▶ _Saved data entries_
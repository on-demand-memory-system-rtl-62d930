// dmmu: distributed memory management unit - the L1 cache of one node, with
// buffer borrowing for the network interface and a pre-fetch command port.
//
// Cache: two banks of WAYS-way sets, 32-byte (8-word) lines, 32-bit words,
// word addressing. Consecutive lines alternate between the banks (address
// bit 3), so a burst of up to 8 words touches either one line or two lines in
// different banks, and both tag checks happen in the same clock. Write back,
// LRU replacement (2-bit ages per way and set). Tags and data sit in RAMs;
// the status of a line (valid, dirty, age) sits in a status RAM with two
// write ports (one per bank), which a sweep clears after reset: requests are
// taken 2*SETS clocks after reset is released. Status of the lendable way
// (valid, borrowed) is kept in flip-flops for the empty detector.
//
// PE protocol (burst based): the PE holds pe_req with start address and
// burst length (1..8). When every line the burst touches is present, pe_gnt
// pulses and the data phase runs for BL clocks starting the next clock: for a
// read pe_rvalid/pe_rdata carry one word per clock; for a write pe_wready is
// high and pe_wdata is sampled each clock. Missing lines are brought in first:
// a dirty victim is written to the next level, then the line is read
// (m_* port, one 256-bit line per transfer, m_ack when done).
//
// Borrowing: the last way of each bank can be lent to the network interface.
// borrow_addr_gen finds an empty block; when the NI requests (bw_req) the
// d-MMU marks that block borrowed (status bit; the cache then neither hits
// nor allocates there) and pulses bw_gnt. The NI writes the whole payload in
// one clock (bw_wvalid/bw_wdata, held until the bw_wack pulse) and the block
// address enters the address queue. br_req (held until br_valid) reads the
// oldest borrowed block and frees it. bw_release drops a request that has not
// yet been written, also after the grant.
//
// Pre-fetch: pf_valid/pf_addr name a line; when no PE request is waiting
// the d-MMU accepts it (pf_ready), checks the tags and fetches the line on a
// miss, returning nothing to the PE.
//
// Follows the design description: two banks, 32-byte blocks, the 8-word
// burst protocol, one-clock hit/miss detection of a burst, borrowing from
// the last way with status bits and an address queue, the 4-cycle window
// search, pre-fetch served when the controller is idle. This design's
// choices: a miss is handled before the burst is granted (the description
// lets a later request's miss overlap the data phase of the previous burst);
// the address queue sits in the d-MMU; LRU by ages; the handshakes.
module dmmu
  import odms_pkg::*;
#(
  parameter int unsigned SETS  = 256,     // sets per bank: 2 x 256 x 4 x 32 B = 64 KB
  parameter int unsigned WAYS  = 4,
  parameter int unsigned BQ    = 8,       // borrowed-block address queue
  parameter int unsigned WINDOW = 128
) (
  input  logic                   clk,
  input  logic                   rst_n,
  // PE burst port
  input  logic                   pe_req,
  input  logic                   pe_we,
  input  logic [ADDR_W-1:0]      pe_addr,
  input  logic [3:0]             pe_bl,
  output logic                   pe_gnt,
  output logic                   pe_rvalid,
  output logic [WORD_W-1:0]      pe_rdata,
  output logic                   pe_wready,
  input  logic [WORD_W-1:0]      pe_wdata,
  // next level (c-MMU)
  output logic                   m_req,
  output logic                   m_we,
  output logic [ADDR_W-1:0]      m_addr,
  output logic [L1_LINE_W-1:0]   m_wdata,
  input  logic                   m_ack,
  input  logic [L1_LINE_W-1:0]   m_rdata,
  // buffer borrowing (NI)
  input  logic                   bw_req,
  output logic                   bw_gnt,
  input  logic                   bw_wvalid,
  output logic                   bw_wack,
  input  logic [L1_LINE_W-1:0]   bw_wdata,
  input  logic                   bw_release,
  input  logic                   br_req,
  output logic                   br_valid,
  output logic [L1_LINE_W-1:0]   br_rdata,
  output logic [$clog2(BQ):0]    b_count,
  // pre-fetch commands (PCG)
  input  logic                   pf_valid,
  input  logic [ADDR_W-1:0]      pf_addr,
  output logic                   pf_ready,
  // event counters
  output logic [31:0]            stat_hit,
  output logic [31:0]            stat_miss,
  output logic [31:0]            stat_pf_fill
);

  localparam int unsigned SW  = $clog2(SETS);
  localparam int unsigned IW  = SW + 1;                 // {bank, set}
  localparam int unsigned NL  = 2 * SETS;
  localparam int unsigned TW  = ADDR_W - 3 - IW;
  localparam int unsigned WW  = $clog2(WAYS);
  localparam int unsigned LW  = WAYS - 1;               // lendable way

  typedef enum logic [2:0] { S_INIT, S_IDLE, S_LOOK, S_EVICT, S_FILL, S_GNT, S_XFER } st_e;
  st_e st;

  logic [TW-1:0]        tag   [WAYS][NL];
  // per-line status: valid, dirty and LRU age of every way, one word per line
  typedef struct packed {
    logic [WAYS-1:0]      v;
    logic [WAYS-1:0]      d;
    logic [WAYS-1:0][1:0] a;
  } meta_t;
  meta_t                meta [NL];
  logic [NL-1:0]        lvalid;     // valid bits of the lendable way, for the borrow search
  logic [NL-1:0]        borrowed;
  logic [IW-1:0]        init_cnt;
  logic [L1_LINE_W-1:0] data  [WAYS][NL];

  // current burst
  logic                 we_q, pf_q;
  logic [ADDR_W-1:0]    addr_q;
  logic [3:0]           bl_q, k;
  logic [ADDR_W-4:0]    line0, line1, fline;
  logic [WW-1:0]        way0, way1, vway;
  logic                 m_sent;

  function automatic logic [IW-1:0] idx(logic [ADDR_W-4:0] l);
    return l[IW-1:0];
  endfunction
  function automatic logic [TW-1:0] ltag(logic [ADDR_W-4:0] l);
    return l[ADDR_W-4 -: TW];
  endfunction

  // hit detection for a line
  function automatic logic [WW:0] lookup(logic [ADDR_W-4:0] l);
    for (int w = 0; w < WAYS; w++)
      if (meta[idx(l)].v[w] && tag[w][idx(l)] == ltag(l) && !(w == LW && borrowed[idx(l)]))
        return {1'b1, WW'(w)};
    return '0;
  endfunction

  // victim: an invalid way, else the oldest; a borrowed block is never chosen
  function automatic logic [WW-1:0] victim(logic [ADDR_W-4:0] l);
    logic [WW-1:0] v = '0;
    logic [1:0]    a = '0;
    bit            f = 0;
    for (int w = 0; w < WAYS; w++)
      if (!f && !meta[idx(l)].v[w] && !(w == LW && borrowed[idx(l)])) begin v = WW'(w); f = 1; end
    if (!f)
      for (int w = 0; w < WAYS; w++)
        if (!(w == LW && borrowed[idx(l)]) && (!f || meta[idx(l)].a[w] >= a)) begin
          v = WW'(w); a = meta[idx(l)].a[w]; f = 1;
        end
    return v;
  endfunction

  logic [ADDR_W-1:0] last_addr;
  assign last_addr = addr_q + ADDR_W'(bl_q) - 1'b1;
  assign line0 = addr_q[ADDR_W-1:3];
  assign line1 = last_addr[ADDR_W-1:3];

  logic [WW:0] h0, h1;
  assign h0 = lookup(line0);
  assign h1 = lookup(line1);

  // borrowing
  logic [NL-1:0]        occupied;
  logic                 g_found, g_search;
  logic [IW-1:0]        g_addr, res_addr;
  logic                 reserved, take;
  logic [IW-1:0]        bq [BQ];
  logic [$clog2(BQ):0]  bq_n;

  assign occupied = lvalid | borrowed;
  assign take     = (st == S_IDLE) && g_found && bw_req && !reserved && !bw_release &&
                    (int'(bq_n) < BQ);

  borrow_addr_gen #(.ENTRIES(NL), .WINDOW(WINDOW)) u_gen (
    .clk, .rst_n, .start(bw_req && !reserved), .cancel(bw_release), .take,
    .occupied, .found(g_found), .addr(g_addr), .searching(g_search));

  assign b_count = bq_n;

  logic [ADDR_W-1:0] cur_word_addr;
  logic [ADDR_W-4:0] cur_line;
  logic [WW-1:0]     cur_way;
  assign cur_word_addr = addr_q + ADDR_W'(k);
  assign cur_line      = cur_word_addr[ADDR_W-1:3];
  assign cur_way       = (cur_line == line0) ? way0 : way1;

  assign pe_rdata  = data[cur_way][idx(cur_line)][cur_word_addr[2:0] * WORD_W +: WORD_W];
  assign pe_rvalid = (st == S_XFER) && !we_q;
  assign pe_wready = (st == S_XFER) && we_q;

  // status words: two write ports (the two lines of a burst sit in different
  // banks), no reset - cleared by the S_INIT sweep
  logic          ma_we, mb_we;
  logic [IW-1:0] ma_idx, mb_idx;
  meta_t         ma_val, mb_val, m0, m1;
  assign m0 = meta[idx(line0)];
  assign m1 = meta[idx(line1)];
  always_comb begin
    ma_we = 1'b0; mb_we = 1'b0;
    ma_idx = idx(line0); mb_idx = idx(line1);
    ma_val = m0; mb_val = m1;
    unique case (st)
      S_INIT: begin
        ma_we = 1'b1; ma_idx = init_cnt; ma_val = '0;
        for (int w = 0; w < WAYS; w++) ma_val.a[w] = 2'(w);
      end
      S_LOOK: if (h0[WW] && h1[WW]) begin
        // LRU: ways younger than the hit way age by one, the hit way becomes 0
        ma_we = 1'b1;
        for (int w = 0; w < WAYS; w++)
          if (m0.a[w] < m0.a[h0[WW-1:0]]) ma_val.a[w] = m0.a[w] + 1'b1;
        ma_val.a[h0[WW-1:0]] = '0;
        if (line1 != line0) begin
          mb_we = 1'b1;
          for (int w = 0; w < WAYS; w++)
            if (m1.a[w] < m1.a[h1[WW-1:0]]) mb_val.a[w] = m1.a[w] + 1'b1;
          mb_val.a[h1[WW-1:0]] = '0;
        end
      end
      S_EVICT: if (m_sent && m_ack) begin
        ma_we = 1'b1; ma_idx = idx(fline); ma_val = meta[idx(fline)];
        ma_val.v[vway] = 1'b0; ma_val.d[vway] = 1'b0;
      end
      S_FILL: if (m_sent && m_ack) begin
        ma_we = 1'b1; ma_idx = idx(fline); ma_val = meta[idx(fline)];
        ma_val.v[vway] = 1'b1; ma_val.d[vway] = 1'b0;
      end
      S_XFER: if (we_q) begin
        ma_we = 1'b1; ma_idx = idx(cur_line); ma_val = meta[idx(cur_line)];
        ma_val.d[cur_way] = 1'b1;
      end
      default: ;
    endcase
  end

  always_ff @(posedge clk) begin
    if (ma_we) meta[ma_idx] <= ma_val;
    if (mb_we) meta[mb_idx] <= mb_val;
  end

  // data and tag arrays: one write port, no reset
  logic                 dw, tw;
  logic [WW-1:0]        dway;
  logic [IW-1:0]        didx;
  logic [L1_LINE_W-1:0] dline;
  always_comb begin
    dw = 1'b0; tw = 1'b0; dway = vway; didx = idx(fline); dline = m_rdata;
    unique case (st)
      S_IDLE: if (!take && reserved && bw_wvalid && !bw_release) begin
        dw = 1'b1; dway = WW'(LW); didx = res_addr; dline = bw_wdata;
      end
      S_FILL: if (m_sent && m_ack) begin dw = 1'b1; tw = 1'b1; end
      S_XFER: if (we_q) begin
        dw = 1'b1; dway = cur_way; didx = idx(cur_line);
        dline = data[cur_way][idx(cur_line)];
        dline[cur_word_addr[2:0] * WORD_W +: WORD_W] = pe_wdata;
      end
      default: ;
    endcase
  end

  always_ff @(posedge clk) begin
    if (dw) data[dway][didx] <= dline;
    if (tw) tag[vway][idx(fline)] <= ltag(fline);
  end

  always_ff @(posedge clk or negedge rst_n) begin
    if (!rst_n) begin
      st <= S_INIT; init_cnt <= '0; lvalid <= '0;
      borrowed <= '0;
      we_q <= 1'b0; pf_q <= 1'b0; addr_q <= '0; bl_q <= 4'd1; k <= '0;
      way0 <= '0; way1 <= '0; vway <= '0; fline <= '0; m_sent <= 1'b0;
      m_req <= 1'b0; m_we <= 1'b0; m_addr <= '0; m_wdata <= '0;
      pe_gnt <= 1'b0; pf_ready <= 1'b0; bw_gnt <= 1'b0; bw_wack <= 1'b0;
      br_valid <= 1'b0; br_rdata <= '0;
      reserved <= 1'b0; res_addr <= '0; bq_n <= '0;
      for (int i = 0; i < BQ; i++) bq[i] <= '0;
      stat_hit <= '0; stat_miss <= '0; stat_pf_fill <= '0;
    end else begin
      pe_gnt <= 1'b0; pf_ready <= 1'b0; bw_gnt <= 1'b0; bw_wack <= 1'b0; br_valid <= 1'b0;
      if (m_req && m_ack) m_req <= 1'b0;

      // ------------------------------------------------ release of a granted block
      if (reserved && bw_release) begin
        reserved <= 1'b0;
        borrowed[res_addr] <= 1'b0;
      end

      unique case (st)
        S_INIT: begin                // status words cleared after reset
          init_cnt <= init_cnt + 1'b1;
          if (init_cnt == IW'(NL - 1)) st <= S_IDLE;
        end
        S_IDLE: begin
          automatic int unsigned n = 32'(bq_n);
          if (take) begin
            // borrowing status setting
            borrowed[g_addr] <= 1'b1;
            res_addr <= g_addr;
            reserved <= 1'b1;
            bw_gnt   <= 1'b1;
          end else if (reserved && bw_wvalid && !bw_release) begin
            // data writing into the borrowed block, address to the queue
            bq[n] <= res_addr;
            n = n + 1;
            reserved <= 1'b0;
            bw_wack  <= 1'b1;
          end else if (br_req && bq_n != 0) begin
            br_rdata <= data[LW][bq[0]];
            br_valid <= 1'b1;
            borrowed[bq[0]] <= 1'b0;
            for (int i = 0; i < BQ - 1; i++) bq[i] <= bq[i + 1];
            n = n - 1;
          end else if (pe_req) begin
            we_q <= pe_we; pf_q <= 1'b0; addr_q <= pe_addr;
            bl_q <= (pe_bl == 0) ? 4'd1 : ((pe_bl > 4'd8) ? 4'd8 : pe_bl);
            st <= S_LOOK;
          end else if (pf_valid) begin
            we_q <= 1'b0; pf_q <= 1'b1; addr_q <= {pf_addr[ADDR_W-1:3], 3'b000}; bl_q <= 4'd1;
            pf_ready <= 1'b1;
            st <= S_LOOK;
          end
          bq_n <= ($clog2(BQ)+1)'(n);
        end
        S_LOOK: begin
          // both lines of the burst are checked in this clock
          if (h0[WW] && h1[WW]) begin
            way0 <= h0[WW-1:0]; way1 <= h1[WW-1:0];
            if (pf_q) st <= S_IDLE;
            else begin
              stat_hit <= stat_hit + 1;
              pe_gnt <= 1'b1; k <= '0; st <= S_GNT;
            end
          end else begin
            automatic logic [ADDR_W-4:0] ml = h0[WW] ? line1 : line0;
            automatic logic [WW-1:0]     v  = victim(ml);
            fline <= ml; vway <= v; m_sent <= 1'b0;
            if (pf_q) stat_pf_fill <= stat_pf_fill + 1; else stat_miss <= stat_miss + 1;
            st <= (meta[idx(ml)].v[v] && meta[idx(ml)].d[v]) ? S_EVICT : S_FILL;
          end
        end
        S_EVICT: begin
          if (!m_sent) begin
            m_req <= 1'b1; m_we <= 1'b1;
            m_addr  <= {tag[vway][idx(fline)], idx(fline), 3'b000};
            m_wdata <= data[vway][idx(fline)];
            m_sent <= 1'b1;
          end else if (m_ack) begin
            if (vway == WW'(LW)) lvalid[idx(fline)] <= 1'b0;
            m_sent <= 1'b0;
            st <= S_FILL;
          end
        end
        S_FILL: begin
          if (!m_sent) begin
            m_req <= 1'b1; m_we <= 1'b0; m_addr <= {fline, 3'b000};
            m_sent <= 1'b1;
          end else if (m_ack) begin
            if (vway == WW'(LW)) lvalid[idx(fline)] <= 1'b1;
            st <= S_LOOK;             // re-check: the other line may miss too
          end
        end
        S_GNT: st <= S_XFER;         // pe_gnt is high; data from the next clock
        default: begin               // S_XFER
          k <= k + 1'b1;
          if (k + 1'b1 == bl_q) st <= S_IDLE;
        end
      endcase
    end
  end

  // a burst never touches more than two lines, and they sit in different banks
  a_two_lines: assert property (@(posedge clk) disable iff (!rst_n)
                 (st == S_LOOK) |-> (line1 == line0 || line1 == line0 + 1'b1));

endmodule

▶ _To do_
Give back the records word for word. Start at the first line, end at the line containing "reset: requests are", and include both.

▶ _Output of the exercise_
repository on-demand-memory-system-rtl-62d930
// dmmu: distributed memory management unit - the L1 cache of one node, with
// buffer borrowing for the network interface and a pre-fetch command port.
//
// Cache: two banks of WAYS-way sets, 32-byte (8-word) lines, 32-bit words,
// word addressing. Consecutive lines alternate between the banks (address
// bit 3), so a burst of up to 8 words touches either one line or two lines in
// different banks, and both tag checks happen in the same clock. Write back,
// LRU replacement (2-bit ages per way and set). Tags and data sit in RAMs;
// the status of a line (valid, dirty, age) sits in a status RAM with two
// write ports (one per bank), which a sweep clears after reset: requests are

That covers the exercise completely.